Estoy de pie, lista para dar el paso, estar junto a él para hablarle con la cercanía que siempre tuvimos antes del incendio. Sin embargo, parece que sigo siendo cobarde.

No, no es eso. Sé que no lo hago por eso. Entonces me advierto a mí misma que será otra visita donde estaré manteniéndolo al corriente a unos metros de donde él duerme desde ya tiempo.

—Perdón —le digo—. Perdón por no atreverme de nuevo. Y perdón por atreverme antes... Nano...

La voz se me quiebra, me duele, me arde en el pecho.

Lloro, como de costumbre, porque me aflige rememorar todo lo que mi hermano alguna vez fue y nunca será.

Al salir del hospital vuelvo a casa para comer algo ligero.
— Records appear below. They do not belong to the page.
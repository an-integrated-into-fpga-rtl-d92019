// i2c_master: APB I2C master for the optical module management interfaces.
//
// Software issues byte-level commands; one command word can combine a
// START (or repeated START), one byte WRITE or READ and a STOP, executed in
// that order. Each bit is split into four quarter periods of PRESCALE
// clocks: SDA changes while SCL is low, SCL is released in the second
// quarter and SDA is sampled at the end of the third. A slave holding SCL
// low (clock stretching) pauses the sequence. After a WRITE the slave's
// acknowledge bit is reported (nack flag); after a READ the master sends ACK,
// or NACK if the command asked for it. Lines are open drain: *_oe = 1 pulls
// the line low; outputs are registered (one clock after the internal state).
//
// Register map (byte offsets):
//   0x00 PRESCALE rw [15:0] quarter-bit period in clocks (minimum 2)
//   0x04 TXDATA   rw [7:0]  byte for the next WRITE, MSB first
//   0x08 CMD      w  [0] START [1] STOP [2] WRITE [3] READ [4] NACK after READ
//                    (ignored while busy)
//        STATUS   r  [0] busy  [1] nack received on the last WRITE
//   0x0C RXDATA   r  [7:0]  byte of the last READ
// Command set, register layout and reset prescaler are this design's choices.
module i2c_master
  import olt_pkg::*;
#(
  parameter logic [15:0] PRESCALE_RST = 16'd125
) (
  input  logic     clk,
  input  logic     rst_n,
  input  apb_req_t apb_req,
  output apb_rsp_t apb_rsp,
  output logic     scl_oe,
  output logic     sda_oe,
  input  logic     scl_i,
  input  logic     sda_i
);

  typedef enum logic [1:0] {PH_IDLE, PH_START, PH_BITS, PH_STOP} phase_t;

  phase_t      ph;
  logic [1:0]  q;
  logic [15:0] presc, cnt;
  logic [7:0]  txdata, sh, rsh, rxdata;
  logic [3:0]  bitn;
  logic        do_byte, do_stop, rd_mode, nack_cmd, hold, nack;
  logic        scl_rel, sda_rel, bitval, tick;

  wire wr   = apb_req.psel && apb_req.penable && apb_req.pwrite;
  wire busy = (ph != PH_IDLE);

  // line levels wanted in the current quarter (1 = released)
  always_comb begin
    bitval = 1'b1;
    if (bitn < 4'd8) bitval = rd_mode ? 1'b1 : sh[7];
    else             bitval = rd_mode ? nack_cmd : 1'b1;
    scl_rel = 1'b1;
    sda_rel = 1'b1;
    case (ph)
      PH_IDLE:  scl_rel = !hold;
      PH_START: begin
        scl_rel = (q == 2'd0) ? !hold : (q != 2'd3);
        sda_rel = (q < 2'd2);
      end
      PH_BITS: begin
        scl_rel = (q == 2'd1) || (q == 2'd2);
        sda_rel = bitval;
      end
      PH_STOP: begin
        scl_rel = (q != 2'd0);
        sda_rel = (q >= 2'd2);
      end
      default: ;
    endcase
  end

  // a quarter ends when its count runs out, unless a slave stretches SCL
  assign tick = busy && (cnt == 0) && !((q == 2'd1 || q == 2'd2) && scl_rel && !scl_i);

  always_ff @(posedge clk) begin
    if (!rst_n) begin
      ph       <= PH_IDLE;
      q        <= '0;
      presc    <= PRESCALE_RST;
      cnt      <= '0;
      txdata   <= '0;
      sh       <= '0;
      rsh      <= '0;
      rxdata   <= '0;
      bitn     <= '0;
      do_byte  <= 1'b0;
      do_stop  <= 1'b0;
      rd_mode  <= 1'b0;
      nack_cmd <= 1'b0;
      hold     <= 1'b0;
      nack     <= 1'b0;
      scl_oe   <= 1'b0;
      sda_oe   <= 1'b0;
    end else begin
      scl_oe <= !scl_rel;
      sda_oe <= !sda_rel;
      if (busy && cnt != 0) cnt <= cnt - 1'b1;
      if (tick) begin
        cnt <= presc - 1'b1;
        if (ph == PH_BITS && q == 2'd2) begin
          if (bitn < 4'd8) rsh <= {rsh[6:0], sda_i};
          else if (!rd_mode) nack <= sda_i;
        end
        if (q != 2'd3) q <= q + 1'b1;
        else begin
          q <= '0;
          case (ph)
            PH_START: begin
              hold <= 1'b1;
              bitn <= '0;
              ph   <= do_byte ? PH_BITS : (do_stop ? PH_STOP : PH_IDLE);
            end
            PH_BITS: begin
              if (bitn < 4'd8) begin
                bitn <= bitn + 1'b1;
                sh   <= {sh[6:0], 1'b0};
              end else begin
                hold <= 1'b1;
                if (rd_mode) rxdata <= rsh;
                ph <= do_stop ? PH_STOP : PH_IDLE;
              end
            end
            PH_STOP: begin
              hold <= 1'b0;
              ph   <= PH_IDLE;
            end
            default: ph <= PH_IDLE;
          endcase
        end
      end
      if (wr) begin
        case (apb_req.paddr[7:0])
          8'h00: presc  <= (apb_req.pwdata[15:0] < 16'd2) ? 16'd2 : apb_req.pwdata[15:0];
          8'h04: txdata <= apb_req.pwdata[7:0];
          8'h08: if (!busy && |apb_req.pwdata[3:0]) begin
            do_byte  <= apb_req.pwdata[2] | apb_req.pwdata[3];
            rd_mode  <= apb_req.pwdata[3];
            do_stop  <= apb_req.pwdata[1];
            nack_cmd <= apb_req.pwdata[4];
            sh       <= txdata;
            bitn     <= '0;
            q        <= '0;
            cnt      <= presc - 1'b1;
            if (apb_req.pwdata[0]) ph <= PH_START;
            else if (apb_req.pwdata[2] | apb_req.pwdata[3]) ph <= PH_BITS;
            else ph <= PH_STOP;
          end
          default: ;
        endcase
      end
    end
  end

  always_comb begin
    apb_rsp.pready  = 1'b1;
    apb_rsp.pslverr = 1'b0;
    apb_rsp.prdata  = '0;
    case (apb_req.paddr[7:0])
      8'h00: apb_rsp.prdata = {16'd0, presc};
      8'h04: apb_rsp.prdata = {24'd0, txdata};
      8'h08: apb_rsp.prdata = {30'd0, nack, busy};
      8'h0C: apb_rsp.prdata = {24'd0, rxdata};
      default: apb_rsp.pslverr = apb_req.psel;
    endcase
  end

endmodule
Allí, en mi lugar íntimo, me destapo llorando. No puedo negarme a llorar a todo volumen donde sé que todo inició.

Luego del almuerzo me toca ir a trabajar.

Calculo cuándo será la fecha de pago en el hospital por mantener a Nano en su habitación y comparo la cuota con mi pago en el call center. Lo hago de manera mental, porque hacerlo de manera física sería un problema teniendo en cuenta que estoy en esperando el metro, con muchos ojos fisgones.

A veces, cuando tengo la cara hinchada por haber llorado, siento que todos me observan. Es muy incómodo.

Diviso al sujeto de la capucha, retraído, oculto. Quizás en este momento yo debería andar igual, así evitaría muchas contemplaciones que me vuelven paranoica.

Una vez llega el metro, el hombre de la capucha y yo nos subimos al mismo vagón. Mi vagón predilecto.

¿Debería crearle una historia a él también? Digo, ya me lo estoy encontrando con frecuencia, está catalogando.

¿Qué nombre debería ponerle? Uhm... Uno que no se adecúe a su forma de vestir, algo fuera de sí. ¿Juan? ¿Trevor? ¿Ken? ¿Malibú?

Tal vez luego pienso en eso, ahora mejor me distraigo escuchando buena música.


***


Mi supervisora está en reunión, así que me siento con libertad de llamar a Thomas, siempre advirtiendo cualquier riesgo, por eso, al marcarle, pienso en inventarme un nombre.

—Buenas noches, mi nombre es Ross Alexander. Estoy llamando desde la compañía Reburn para ofrecerle una promoción. ¿Es usted Ken Malibú?

—¿Ken Malibú?

—¿Le gusta el nombre que le puse? —pregunto en mi faceta confidencial.

—Un poco. No soy muy parecido a Ken.

—Ni yo a Barbie. Oiga, tengo mi ventana junto al cubículo. Mi jefa se echó a reír cuando lo vio. Por suerte no se quejó.

—¿De verdad lo hizo? —Suena escéptico—. No me lo creo.

—Claro, me pareció una buena idea, Morgan.

—Thomas. Puede llamarme Thomas.

—No le va lo de tutear, ¿eh? Bueno, Thomas.

Su nombre me sabe raro, es... extraño pronunciarlo. Creo que me he acostumbrado a tratarlo de manera formal, como lo hago con los demás clientes (que responden las llamadas).

—Ross.

Que pronuncie mi nombre me sabe aún más extraño. Siento un remezón interno, algo en mi pecho.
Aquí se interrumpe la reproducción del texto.